● Try it: Return the data below exactly, but only from the line containing "w1 = w1 ^ w0;" through the line containing "GCM multiplication: bit", with both of those lines included.

* * *

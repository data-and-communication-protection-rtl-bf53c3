// hsc_pkg: types, constants and arithmetic shared by the hardware security core.
//
// Holds the AES-128 round functions (S-box computed as multiplicative inverse in
// GF(2^8) followed by the affine map, so no table is stored), the GCM field
// multiplication in GF(2^128) with the bit-reflected convention of GCM, and the
// encodings used by the Security Memory Map (SMM).
//
// Byte order everywhere: a 128-bit block is stored MSB first, i.e. byte 0 of the
// block (the first byte in memory) is bits [127:120]. The AES state is column
// major, so state byte (row r, column c) is block byte 4*c + r.
//
// The security levels (confidentiality & integrity, confidentiality only, no
// protection) and the segment fields (base address, size, security level,
// code/data) follow the design; their binary encoding is this design's own.
package hsc_pkg;

  // Cacheline of the processor caches: 256 bits = two AES blocks.
  localparam int unsigned LINE_W     = 256;
  localparam int unsigned ADDR_W     = 32;
  localparam int unsigned TS_W       = 32;

  typedef logic [127:0]        block_t;
  typedef logic [LINE_W-1:0]   line_t;
  typedef logic [ADDR_W-1:0]   addr_t;
  typedef logic [TS_W-1:0]     ts_t;

  // Security level of a segment.
  typedef enum logic [1:0] {
    SEC_NONE = 2'd0,   // no protection, bypass
    SEC_CO   = 2'd1,   // confidentiality only
    SEC_CI   = 2'd2    // confidentiality and integrity (authentication tag)
  } sec_level_e;

  // One SMM entry as loaded from the application image (64 bits).
  // [63:32] base address, [31:8] size in bytes, [7:3] reserved,
  // [2] code (1) / data (0), [1:0] security level.
  typedef struct packed {
    logic [31:0] base;
    logic [23:0] size;
    logic [4:0]  rsvd;
    logic        is_code;
    sec_level_e  level;
  } smm_entry_t;

  // Result of an SMM lookup.
  typedef struct packed {
    logic        hit;
    logic [3:0]  seg_id;
    sec_level_e  level;
    logic        is_code;
    logic [31:0] meta_idx;  // index of the line in the timestamp / tag memories
  } smm_result_t;

  // ------------------------------------------------------------------ GF(2^8)
  function automatic logic [7:0] xtime(input logic [7:0] a);
    return {a[6:0], 1'b0} ^ (a[7] ? 8'h1b : 8'h00);
  endfunction

  function automatic logic [7:0] gmul8(input logic [7:0] a, input logic [7:0] b);
    logic [7:0] p, x;
    p = '0;
    x = a;
    for (int i = 0; i < 8; i++) begin
      if (b[i]) p ^= x;
      x = xtime(x);
    end
    return p;
  endfunction

  // Multiplicative inverse as a^254 (square-and-multiply), 0 maps to 0.
  function automatic logic [7:0] ginv8(input logic [7:0] a);
    logic [7:0] a2, a4, a8, a16, a32, a64, a128;
    a2   = gmul8(a, a);
    a4   = gmul8(a2, a2);
    a8   = gmul8(a4, a4);
    a16  = gmul8(a8, a8);
    a32  = gmul8(a16, a16);
    a64  = gmul8(a32, a32);
    a128 = gmul8(a64, a64);
    // 254 = 128+64+32+16+8+4+2
    return gmul8(gmul8(gmul8(a128, a64), gmul8(a32, a16)), gmul8(gmul8(a8, a4), a2));
  endfunction

  function automatic logic [7:0] sbox(input logic [7:0] a);
    logic [7:0] b, s;
    b = ginv8(a);
    for (int i = 0; i < 8; i++)
      s[i] = b[i] ^ b[(i+4)%8] ^ b[(i+5)%8] ^ b[(i+6)%8] ^ b[(i+7)%8];
    return s ^ 8'h63;
  endfunction

  // ------------------------------------------------------------------ AES-128
  function automatic logic [7:0] blk_byte(input block_t s, input int unsigned n);
    return s[127 - 8*n -: 8];
  endfunction

  function automatic block_t sub_bytes(input block_t s);
    block_t r;
    for (int n = 0; n < 16; n++) r[127 - 8*n -: 8] = sbox(blk_byte(s, n));
    return r;
  endfunction

  // Row r is rotated left by r columns.
  function automatic block_t shift_rows(input block_t s);
    block_t r;
    for (int c = 0; c < 4; c++)
      for (int row = 0; row < 4; row++)
        r[127 - 8*(4*c + row) -: 8] = blk_byte(s, 4*((c + row) % 4) + row);
    return r;
  endfunction

  function automatic block_t mix_columns(input block_t s);
    block_t r;
    logic [7:0] a0, a1, a2, a3;
    for (int c = 0; c < 4; c++) begin
      a0 = blk_byte(s, 4*c);   a1 = blk_byte(s, 4*c+1);
      a2 = blk_byte(s, 4*c+2); a3 = blk_byte(s, 4*c+3);
      r[127 - 8*(4*c)   -: 8] = xtime(a0) ^ (xtime(a1) ^ a1) ^ a2 ^ a3;
      r[127 - 8*(4*c+1) -: 8] = a0 ^ xtime(a1) ^ (xtime(a2) ^ a2) ^ a3;
      r[127 - 8*(4*c+2) -: 8] = a0 ^ a1 ^ xtime(a2) ^ (xtime(a3) ^ a3);
      r[127 - 8*(4*c+3) -: 8] = (xtime(a0) ^ a0) ^ a1 ^ a2 ^ xtime(a3);
    end
    return r;
  endfunction

  // Next round key of the AES-128 key schedule from the current one.
  function automatic block_t next_round_key(input block_t k, input logic [7:0] rcon);
    logic [31:0] w0, w1, w2, w3, t;
    {w0, w1, w2, w3} = k;
    t  = {sbox(w3[23:16]) ^ rcon, sbox(w3[15:8]), sbox(w3[7:0]), sbox(w3[31:24])};
    w0 = w0 ^ t;
    w1 = w1 ^ w0;
    w2 = w2 ^ w1;
    w3 = w3 ^ w2;
    return {w0, w1, w2, w3};
  endfunction

  // ------------------------------------------------------------- GF(2^128)
  // GCM multiplication: bit 127 of the vector is the coefficient of x^0,
  // reduction polynomial x^128 + x^7 + x^2 + x + 1.
  function automatic block_t gf128_mult(input block_t x, input block_t y);
    block_t z, v;
    z = '0;
    v = y;
    for (int i = 127; i >= 0; i--) begin
      if (x[i]) z ^= v;
      v = v[0] ? ((v >> 1) ^ {8'he1, 120'h0}) : (v >> 1);
    end
    return z;
  endfunction

endpackage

* * *

● Exercise output:
    w1 = w1 ^ w0;
    w2 = w2 ^ w1;
    w3 = w3 ^ w2;
    return {w0, w1, w2, w3};
  endfunction

  // ------------------------------------------------------------- GF(2^128)
  // GCM multiplication: bit 127 of the vector is the coefficient of x^0,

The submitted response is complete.